[Stored items]
┌────────

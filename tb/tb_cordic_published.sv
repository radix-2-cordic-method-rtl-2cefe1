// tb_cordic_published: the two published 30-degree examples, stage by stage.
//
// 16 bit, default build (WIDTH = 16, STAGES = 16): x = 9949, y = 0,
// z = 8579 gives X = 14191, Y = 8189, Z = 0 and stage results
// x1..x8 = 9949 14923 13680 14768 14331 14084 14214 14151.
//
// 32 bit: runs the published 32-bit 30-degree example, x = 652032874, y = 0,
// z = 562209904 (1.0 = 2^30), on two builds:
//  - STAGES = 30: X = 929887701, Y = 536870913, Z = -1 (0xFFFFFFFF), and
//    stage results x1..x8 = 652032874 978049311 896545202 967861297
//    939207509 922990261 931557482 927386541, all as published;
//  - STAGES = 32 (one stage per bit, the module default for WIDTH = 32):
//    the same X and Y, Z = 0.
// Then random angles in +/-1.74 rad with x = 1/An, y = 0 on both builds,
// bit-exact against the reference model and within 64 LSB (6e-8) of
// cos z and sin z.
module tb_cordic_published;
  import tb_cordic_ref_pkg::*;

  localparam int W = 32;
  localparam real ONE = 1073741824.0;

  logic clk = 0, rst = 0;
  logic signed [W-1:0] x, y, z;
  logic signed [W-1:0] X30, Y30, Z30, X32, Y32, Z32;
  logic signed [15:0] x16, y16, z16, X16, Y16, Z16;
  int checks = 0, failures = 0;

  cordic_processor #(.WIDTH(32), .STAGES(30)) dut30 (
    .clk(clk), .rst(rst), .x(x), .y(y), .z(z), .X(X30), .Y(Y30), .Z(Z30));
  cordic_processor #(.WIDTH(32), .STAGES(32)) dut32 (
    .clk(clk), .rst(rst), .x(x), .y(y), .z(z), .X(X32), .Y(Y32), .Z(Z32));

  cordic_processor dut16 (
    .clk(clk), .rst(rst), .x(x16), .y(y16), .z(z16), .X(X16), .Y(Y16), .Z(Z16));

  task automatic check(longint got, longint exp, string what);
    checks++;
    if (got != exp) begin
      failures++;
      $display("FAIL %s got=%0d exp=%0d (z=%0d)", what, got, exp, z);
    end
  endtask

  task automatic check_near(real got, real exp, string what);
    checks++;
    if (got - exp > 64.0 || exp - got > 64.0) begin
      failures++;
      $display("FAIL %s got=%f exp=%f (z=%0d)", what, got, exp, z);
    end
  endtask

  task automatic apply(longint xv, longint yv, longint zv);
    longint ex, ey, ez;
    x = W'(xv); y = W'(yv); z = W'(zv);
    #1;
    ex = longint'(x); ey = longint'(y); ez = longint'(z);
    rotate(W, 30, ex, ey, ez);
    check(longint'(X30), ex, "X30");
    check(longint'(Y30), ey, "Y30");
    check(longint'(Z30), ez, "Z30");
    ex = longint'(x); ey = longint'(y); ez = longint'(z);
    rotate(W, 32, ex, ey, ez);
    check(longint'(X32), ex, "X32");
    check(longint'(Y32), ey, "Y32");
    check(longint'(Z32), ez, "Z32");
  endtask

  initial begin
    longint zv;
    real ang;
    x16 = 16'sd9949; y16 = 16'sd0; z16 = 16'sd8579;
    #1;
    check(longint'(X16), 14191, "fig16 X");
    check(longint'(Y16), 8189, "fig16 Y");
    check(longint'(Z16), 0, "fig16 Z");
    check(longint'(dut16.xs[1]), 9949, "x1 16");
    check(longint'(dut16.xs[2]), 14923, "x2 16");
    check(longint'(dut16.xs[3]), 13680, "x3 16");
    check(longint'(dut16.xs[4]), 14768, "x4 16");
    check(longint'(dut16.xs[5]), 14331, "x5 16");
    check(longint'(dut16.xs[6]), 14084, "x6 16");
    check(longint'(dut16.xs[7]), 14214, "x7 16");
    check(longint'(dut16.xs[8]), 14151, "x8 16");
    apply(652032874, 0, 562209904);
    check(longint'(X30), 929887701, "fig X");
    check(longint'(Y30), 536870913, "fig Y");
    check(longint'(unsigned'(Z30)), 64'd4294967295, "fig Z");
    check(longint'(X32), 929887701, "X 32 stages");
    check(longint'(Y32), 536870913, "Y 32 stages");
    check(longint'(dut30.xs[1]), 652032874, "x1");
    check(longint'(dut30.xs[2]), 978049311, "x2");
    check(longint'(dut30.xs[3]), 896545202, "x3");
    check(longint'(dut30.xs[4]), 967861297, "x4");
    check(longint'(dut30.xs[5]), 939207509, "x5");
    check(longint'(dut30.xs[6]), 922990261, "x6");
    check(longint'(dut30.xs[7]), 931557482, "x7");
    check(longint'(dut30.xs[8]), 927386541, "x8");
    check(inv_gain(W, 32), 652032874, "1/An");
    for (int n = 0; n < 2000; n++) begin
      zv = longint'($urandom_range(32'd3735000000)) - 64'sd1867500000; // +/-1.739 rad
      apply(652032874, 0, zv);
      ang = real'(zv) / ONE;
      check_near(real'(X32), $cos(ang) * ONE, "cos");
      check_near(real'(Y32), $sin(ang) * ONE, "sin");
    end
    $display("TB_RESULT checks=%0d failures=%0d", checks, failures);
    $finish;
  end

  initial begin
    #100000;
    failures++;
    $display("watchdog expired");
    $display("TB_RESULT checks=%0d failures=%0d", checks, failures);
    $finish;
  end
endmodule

└────────
┌────────

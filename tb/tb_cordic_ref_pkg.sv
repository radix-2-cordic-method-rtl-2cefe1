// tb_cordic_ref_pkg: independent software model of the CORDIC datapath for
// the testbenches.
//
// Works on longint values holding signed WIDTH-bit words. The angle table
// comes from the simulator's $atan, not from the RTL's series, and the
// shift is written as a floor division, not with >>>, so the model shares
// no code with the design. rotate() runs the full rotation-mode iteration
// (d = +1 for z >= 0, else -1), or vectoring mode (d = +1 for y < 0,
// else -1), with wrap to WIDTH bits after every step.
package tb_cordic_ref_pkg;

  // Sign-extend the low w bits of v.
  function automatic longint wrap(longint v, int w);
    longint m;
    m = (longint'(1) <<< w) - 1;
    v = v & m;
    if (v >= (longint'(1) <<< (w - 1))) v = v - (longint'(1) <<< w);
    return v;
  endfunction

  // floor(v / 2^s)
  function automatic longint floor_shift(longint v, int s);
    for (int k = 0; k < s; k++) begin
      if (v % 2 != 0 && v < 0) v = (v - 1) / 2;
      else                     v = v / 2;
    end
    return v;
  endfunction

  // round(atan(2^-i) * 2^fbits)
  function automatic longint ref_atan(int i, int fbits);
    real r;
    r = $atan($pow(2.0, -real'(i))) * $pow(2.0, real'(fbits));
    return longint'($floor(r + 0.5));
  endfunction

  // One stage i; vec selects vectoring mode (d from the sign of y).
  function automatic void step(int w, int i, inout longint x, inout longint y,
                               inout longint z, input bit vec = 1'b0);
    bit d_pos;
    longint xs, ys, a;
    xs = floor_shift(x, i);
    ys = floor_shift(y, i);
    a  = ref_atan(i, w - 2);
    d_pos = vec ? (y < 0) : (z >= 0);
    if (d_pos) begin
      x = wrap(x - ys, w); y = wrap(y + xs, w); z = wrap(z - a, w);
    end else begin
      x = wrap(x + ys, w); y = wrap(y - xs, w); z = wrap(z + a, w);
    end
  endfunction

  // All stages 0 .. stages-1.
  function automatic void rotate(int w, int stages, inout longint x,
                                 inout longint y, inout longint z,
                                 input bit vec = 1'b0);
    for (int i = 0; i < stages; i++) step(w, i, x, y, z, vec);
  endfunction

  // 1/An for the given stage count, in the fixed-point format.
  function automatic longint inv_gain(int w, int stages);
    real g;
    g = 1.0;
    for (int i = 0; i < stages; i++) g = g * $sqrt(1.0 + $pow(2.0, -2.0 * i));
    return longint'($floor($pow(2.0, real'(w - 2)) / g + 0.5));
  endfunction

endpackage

└────────

» **Exercise objective**: In the records, find every line that has the string "results" and copy it.

» **Result**:
// z = 8579 gives X = 14191, Y = 8189, Z = 0 and stage results
//    stage results x1..x8 = 652032874 978049311 896545202 967861297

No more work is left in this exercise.